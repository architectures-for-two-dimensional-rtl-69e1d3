# LGM-1: a pipelined lattice-gas machine

This is synthesizable SystemVerilog for a special-purpose machine that
simulates a two-dimensional fluid with the FHP lattice gas. The machine is a
chain of identical LGCA chips. A host computer streams the lattice through
the chain one word (two sites) at a time, in raster order. Each chip advances
the stream by one generation and passes it on, so a chain of *k* chips does
*k* generations in a single pass. Throughput on one lattice grows linearly
with the number of chips, because every chip sees the same stream in the same
order and needs to know nothing about its position in the chain.

The RTL covers four parts:

* the **LGCA chip**: line delays, neighbourhood generator, two update
  processors and a parity test tree;
* the **LGM-1 board**: a 16-bit VMEbus slave card that drives a ten-chip
  pipeline from a workstation. It has a data-in register, a data-out
  register, a control register, a clock divider and a state machine that
  generates the chips' two clock phases;
* an **edge-site refresher** (`lgca_boundary_proc`). This is a proposed extra
  pipeline stage that keeps the sides of the lattice supplied with fresh
  fluid, so that pipelines longer than ten chips remain possible;
* a **general prototyping master board** (`proto_env`). This is a proposed
  successor to the LGM-1 board that can host any pipelined chip: wider
  registers and a programmable multi-phase clock.

## The lattice gas in one byte per site

The lattice is hexagonal, so each site has six neighbours. Particles of unit
speed move along the links between sites and scatter when they meet at a
site. Each site is stored as one byte:

| bit | name | meaning |
|-----|------|---------|
| 0 | B | the site is solid (part of an obstacle or wall) |
| 1..6 | links | a particle **leaves** the site along link 1..6 |
| 7 | C | a particle is at rest at the site |

Links are numbered 1 = left, 2 = upper left, 3 = upper right, 4 = right,
5 = lower right and 6 = lower left. Link *k* and link *k*+3 point in opposite
directions. The stored state is the set of *outgoing* particles. To update a
site, the chip therefore collects, for each link *k*, bit *k*+3 of the
neighbour on that side: the particle that the neighbour sent toward this
site. The types in `lgca_pkg` (`site_t`, `word_t`, `nbhd_t`) use this
encoding.

## The stream: words, rows and why the pairing matters

Two sites travel together in a 16-bit word. Bits 7:0 hold an odd-numbered
site and bits 15:8 the even-numbered site after it. A row of the stream is
`ROW_WORDS` = 256 words (512 sites). This row can be read in two equivalent
ways:

* one lattice row of 512 sites, where each word holds two horizontally
  adjacent sites; or
* two lattice rows of 256 sites, where each word holds one site from the
  upper row and the site below it.

The hexagonal geometry follows from the second view. Each "row pair" of
words covers two physical rows, and the lower row is offset by half a site.
Every row pair is therefore connected to its neighbours in the same way. The
neighbourhood logic then needs no row counter and no row-parity tracking,
which is the reason for this pairing. Words are sent left to right, then top
to bottom.

## Inside one chip (`lgca_chip`)

```
 data_in ─┬─► line delay 1 (256 words) ──┬─► line delay 2 (256 words) ──► parity tree ─► parity_out
          │                              │                               │
          ▼                              ▼                               ▼
       bottom taps                  middle taps                      top taps
          └──────────────► neighbourhood generator ◄─────────────────────┘
                                     │
                        L processor (odd site) + R processor (even site)
                                     │
                                 data_out
```

**Line delays** (`lgca_shift_register`). Each holds 256 words and is folded
as two 128-word halves in series. A word entering delay 1 comes out one row
later, and out of delay 2 two rows later. The delays are written as memory
arrays with a pointer rather than as 4096 flip-flops. The behaviour is the
same.

**Neighbourhood generator** (`lgca_neighborhood_gen`). It keeps a 3-word
window from each of the three rows: the word just taken in (n), the word
one row earlier (n−R), and the word two rows earlier (n−2R), plus the two
words before each. The sites updated in a step are those of word m = n−R−1.
The generator routes exactly the eight bits each site needs: its own B and C,
and one incoming link bit from each of its six neighbours. For word m the
odd (upper) site takes:

| its link | from |
|---|---|
| 1 | link 4 of the odd site of word m−1 |
| 2 | link 5 of the even site of word m−R−1 |
| 3 | link 6 of the even site of word m−R |
| 4 | link 1 of the odd site of word m+1 |
| 5 | link 2 of the even site of word m |
| 6 | link 3 of the even site of word m−1 |

The even (lower) site takes:
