# FleetTwo dock in SystemVerilog

A Fleet processor does no scheduling in its functional units ("ships"). All
control lives in the *docks*: the small programmable elements that sit
between each ship port and a packet-switched fabric. A dock receives
instructions as packets, keeps a short program in a circular instruction
buffer (the *pump*) and replays it as a loop. Each instruction moves one word
between the fabric, a one-word data latch and the ship. This repository holds
synthesizable RTL for such a dock, in both kinds, following the FleetTwo dock
specification (March 2008 draft):

* an **input dock** takes words from the fabric and hands them to its ship;
* an **output dock** takes words from its ship and sends them into the fabric,
  as data packets or as payload-free *token* packets.

The ships and the switch fabric are outside this design. The top
(`fleettwo_top`) holds one dock of each kind and brings all their fabric-side
and ship-side handshakes out as ports.

## Words, packets and instructions

* A machine word is 37 bits. A packet is a word plus an 11-bit path; a token
  is a packet whose payload does not matter (`fleet_pkg::packet_t`).
* An instruction is 26 bits. It travels in the upper 26 bits of a word, and
  the lower 11 bits hold the path that carried it to its dock. The dock's
  instruction destination keeps bits 37..12.

Instruction fields, numbered 26..1 within the instruction:

| bits | field | meaning |
|---|---|---|
| 26 | I | interruptible: a waiting `move` may be torpedoed |
| 25 | OS | one shot: 0 = part of the outer loop, 1 = runs once |
| 24:23 | P | predicate: `00` if A, `10` if B, `11` always, `01` never (reserved) |
| 22:1 | body | see below |

| body bits 22..20 | instruction | operands |
|---|---|---|
| `1 SEL` | `literal` | Literal in 19..1; SEL picks the form (table below) |
| `0 11` | `literalhi` | Literal in 18..1 goes to D[37:20] |
| `0 10` | `literallo` | Literal in 19..1 goes to D[19:1] |
| `0 00` | `move` | 19 Ti, 18 Di, 17 Dc, 16 Do, 15 To, 14 PD, 11..1 path |
| `0 01`, bit 19 = 0 | `setFlags` | nextA 18..13, nextB 12..7, nextS 6..1 |
| `0 01`, bit 19 = 1 | 18..17: `00` setInner, `01` setOuter, `10` tail | 16..15 mode (`00` literal, `01` from D, `10` decrement), literal 14..1 |

The literal family and the setFlags input order come from the
specification. The specification calls its encodings provisional and does
not give the codes for `move`, `setFlags`, `setInner`, `setOuter` and `tail`,
nor the fields of `move`. This design places them in the two codes the
literal family leaves free. `fleet_pkg` has an encoder function for each
instruction (`enc_move`, `enc_literal`, `enc_setloop`, `enc_tail`, ...).

`literal` forms (D is the 37-bit data latch):

| SEL | D[37:20] | D[19:1] |
|---|---|---|
| 00 | Literal[18:1] | all 0 |
| 01 | Literal[18:1] | all 1 |
| 10 | all 0 | Literal[19:1] |
| 11 | all 1 | Literal[19:1] |

## From the horn to On Deck: how a dock runs a loop

This is the part that takes some thought. An instruction passes through
three stages:

1. **Horn fifo** (`fleet_horn`). Arriving instructions queue in a small fifo
   whose head is the *instruction horn*.
2. **Hatch.** Between the horn and the pump. After reset the hatch is
   unsealed, and instructions flow into the pump. A `tail` instruction seals
   it and is consumed there; it never enters the pump. While the hatch is
   sealed, the instructions that follow wait in the horn fifo. The hatch
   opens again whenever the outer loop counter OLC is *written with zero*:
   by a decrement to zero, by `setOuter` with zero, or by a torpedo.
3. **Pump** (`fleet_pump`). A circular buffer of `PUMP_DEPTH` instruction
   latches. Its oldest entry is the *On Deck* stage, where the instruction
   executes.

The on-deck rules (`fleet_ondeck`) turn this into loops:

* **Outer loop.** An instruction with OS=0 reaching On Deck while OLC>0
  first waits until the hatch is sealed, that is, until the whole loop body
  and its `tail` have arrived. When it retires, a copy of it is written back
  into the pump's tail in the same cycle. This happens whether or not its
  predicate held. The body therefore circulates for as long as OLC>0. The
  program ends the loop with `setOuter` in decrement mode inside the body.
  Once OLC is 0, OS=0 instructions reaching On Deck are dropped without
  executing, so the body drains out of the pump. Meanwhile the reopened
  hatch admits the *epilogue* that was waiting in the horn fifo.
* **Gating by OLC.** Every instruction executes only if its predicate holds
  and OLC>0. The one exception is `setOuter` with OS=1, which ignores OLC.
  So an epilogue or a fresh program starts with `setOuter` OS=1, and OLC
  resets to 0.
* **Inner loop.** `move` runs ILC+1 times and leaves ILC=0. Other
  instructions, and a `move` whose predicate fails, leave ILC alone.
* **Capacity.** The loop body (without `tail`) must fit in `PUMP_DEPTH`
  entries. A longer body deadlocks, because On Deck waits for a seal that
  cannot come. The programmer has to know the depth.

A typical program for an input dock, forwarding three words to the ship and
acknowledging each with a token:

```
setOuter  OS=1 literal 3
move      OS=0 Di Dc Do          // take a word, latch it, give it to the ship
move      OS=0 To path=5         // send a token back
setOuter  OS=0 decrement
tail
setOuter  OS=1 literal 1         // epilogue, waits behind the hatch
literal   OS=1 SEL=10 0x77
move      OS=1 Do
```

## move

One iteration of `move` has up to three steps. Each step waits for its
handshake:

| step | input dock | output dock |
|---|---|---|
| Ti | ignored (no token destination) | take one token from the token destination |
| Di | take a word from the data destination | take a word from the ship |
| Dc (with Di) | latch that word in D | latch that word in D |
| Do | present D to the ship | send D as a data packet |
| To | send a token packet | send a token packet (only if Do is clear) |

Ti comes first and Di second; both can complete in the same cycle. The
outputs start one cycle after the last input completes, so a freshly latched
word is the one sent. Do and To run in parallel. An iteration with nothing to
wait for takes one cycle. The packet path is the instruction's path field,
or D[11:1] when PD is set. Every other instruction takes one cycle on deck.

PD is what makes *dispatch* work. To run an instruction on some dock, a
program first gets the instruction word into the data latch of an output
dock: a word from a memory or fifo ship holds the instruction in its upper
26 bits and the path to the target dock in its lower 11. A `move Di Dc Do PD`
then sends that word to the target dock's instruction destination.

## Torpedo

Each dock has a separate torpedo destination with its own one-entry fifo,
so queued data never blocks a torpedo. A torpedo waits until On Deck holds
a *torpedoable* instruction. That is a `move` that is executing, has I=1 and
has Ti, Di or Do set. The torpedo then clears ILC and OLC, which opens the
hatch. It is consumed, and the `move` is dropped without a copy. A torpedo
can withdraw an output offer the receiver has not taken yet.

## Flags

A and B are general-purpose flags; S is the summary flag. Whenever D[37] is
written (capture, `literal`, `literalhi`), S takes the same value.
`setFlags` assigns each of the three flags the OR of the inputs that its
6-bit field selects. The inputs are A, ~A, B, ~B, S and ~S of the old
values, most significant bit first. An empty field gives 0, and selecting
both A and ~A gives 1. `fleet_pkg` defines `F_A`, `F_NA`, ... for these bits. Note that
`setFlags` always writes all three flags.

## Interfaces and timing

All handshakes are valid/ready and transfer on a rising clock edge where
both are high. Reset (`rst_n`) is asynchronous and active low, and clears
every counter, flag, the data latch and all fifos. A word written into a fifo
can leave it on the next cycle.

| port group (top) | dock | meaning |
|---|---|---|
| `in_instr_*`, `out_instr_*` | both | instruction destination, 37-bit word |
| `in_torp_*`, `out_torp_*` | both | torpedo destination (no payload) |
| `in_data_*` | input | data destination, 37-bit word, 4-entry fifo |
| `in_tok_*` | input | token packets into the fabric (`packet_t`) |
| `in_ship_*` | input | D to the ship |
| `out_tok_*` | output | token destination, 4-entry fifo |
| `out_pkt_*` | output | data or token packets into the fabric |
| `out_ship_*` | output | ship word into D |
| `sealed`, `ilc`, `olc`, `flags`, `d`, `ev_*` | both, index 0 = input dock | observation only |

Parameters (top and `fleet_dock`): `PUMP_DEPTH` = 4, `HORN_DEPTH` = 4,
`DEST_DEPTH` = 4 and `LC_W` = 14 (counter width). `fleet_dock` also has
`TORP_DEPTH` = 1 and `IS_OUTPUT`. The specification gives none of these
sizes. Only the 37-bit word, the 26-bit instruction and the 11-bit path are
fixed by it.

## Module map

| module | role |
|---|---|
| `fleet_pkg` | widths, `packet_t`, opcode and predicate enums, decoder, encoders |
| `fleet_fifo` | valid/ready circular fifo used for every destination and the horn |
| `fleet_horn` | horn fifo and hatch |
| `fleet_pump` | circular instruction buffer with write-back of the on-deck entry |
| `fleet_ondeck` | the on-deck rules, `move` sequencing, torpedo |
| `fleet_loop_counters` | ILC, OLC, and the "OLC written with zero" pulse |
| `fleet_flags` | A, B, S, predicate test, `setFlags` |
| `fleet_data_latch` | D, capture and literal loads |
| `fleet_dock` | one dock of either kind |
| `fleettwo_top` | one input dock and one output dock |

## Where this departs from or goes beyond the specification

* **Provisional encodings.** The codes of `move`, `setFlags`,
  `setInner`/`setOuter`, `tail`, the `move` fields and the PD bit are this
  design's own. The decrement mode of `setOuter` reflects the
  specification's note that the loop instruction gained a decrement mode.
* **Open cells in the on-deck table.** The specification leaves some cases
  "to discuss". OS=1 instructions follow the rule that OLC gates everything
  except OS=1 `setOuter`. `setOuter` is not inner-looping. Predicate `01`
  never holds.
* **Torpedoed instruction.** The specification leaves open whether the
  torpedoed instruction is re-queued; here it never is.
* **Horn fifo.** The specification says the instruction destination has no
  buffering fifo of its own, but also places a small fifo in front of the
  horn. Both are kept: the horn fifo *is* the instruction destination's
  storage, and its depth (4) is a choice.
* **Ti at an input dock.** The input dock has no token destination in the
  specification's drawings, so Ti is ignored there.
* **Not built.** The switch fabric (its path encoding and routing are not
  specified), the arbiter the table mentions, and the ships. The docks'
  fabric and ship sides are plain handshakes instead.

## Verification and simulation

Every module has a self-checking testbench in `tb/` that prints
`TB_RESULT checks=N failures=M`:

* `tb_fleet_fifo`, `tb_fleet_pump`, `tb_fleet_horn` and
  `tb_fleet_loop_counters` compare random traffic with queue or counter
  models.
* `tb_fleet_flags` is exhaustive over flag states and `setFlags` fields.
* `tb_fleet_data_latch` covers all literal forms.
* `tb_fleet_ondeck` walks through the cases of the on-deck table.
* `tb_fleet_dock` runs whole programs:
  * an outer loop with an epilogue;
  * an inner loop with predicates;
  * a torpedo;
  * an output-dock loop gated by tokens, with S driving a predicate;
  * OLC loaded from the data latch, and an epilogue that sets OLC to zero;
  * a torpedo that ends an inner loop waiting for tokens.
* `tb_fleet_dock_random` generates 400 random programs and runs each on
  both dock kinds, with random stalls on every handshake. A program is a
  mix of one-shot blocks and outer loops, with random predicates, flags,
  literals, inner loops and `move` fields. An instruction-level reference
  model in the testbench runs the same program sequentially. The words given
  to the ship, the packets, the words and tokens taken, and the final D,
  flags and counters must all match the model.
* `tb_fleettwo_top` runs both docks at their default sizes. The output dock
  streams 40 words from its ship to the input dock, and the input dock
  returns a credit token for each. The input dock's loop ends with a
  torpedo, and an epilogue then runs. Finally the output dock dispatches two
  instruction words from its ship to the input dock. The test checks every
  word and counts each mechanism: waiting for the sealed hatch, write-back,
  seal and unseal, inner looping, the torpedo, a skipped predicate, S loads,
  dispatch and ship-side stalls.

To run one with Verilator 5:

```
verilator --binary --timing --assert -Irtl rtl/fleet_pkg.sv tb/tb_fleettwo_top.sv \
    -y rtl +libext+.sv --top-module tb_fleettwo_top -o sim
./obj_dir/sim
```

Verilator simulates two-state logic, so the testbenches initialise whatever
they read. `fleet_ondeck` carries two assertions: a write-back happens only
together with a retirement, and nothing retires from an empty pump.

These tests exercise the behaviour described above, including this design's
own choices. They cannot confirm behaviour the specification leaves open,
and there is no test against a reference implementation of FleetTwo.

☆ ☆ ☆

Going from the line that has "write-back happens only" through the last line of the entries, retype each line exactly as given and add nothing.

they read. `fleet_ondeck` carries two assertions: a write-back happens only
together with a retirement, and nothing retires from an empty pump.

These tests exercise the behaviour described above, including this design's
own choices. They cannot confirm behaviour the specification leaves open,
and there is no test against a reference implementation of FleetTwo.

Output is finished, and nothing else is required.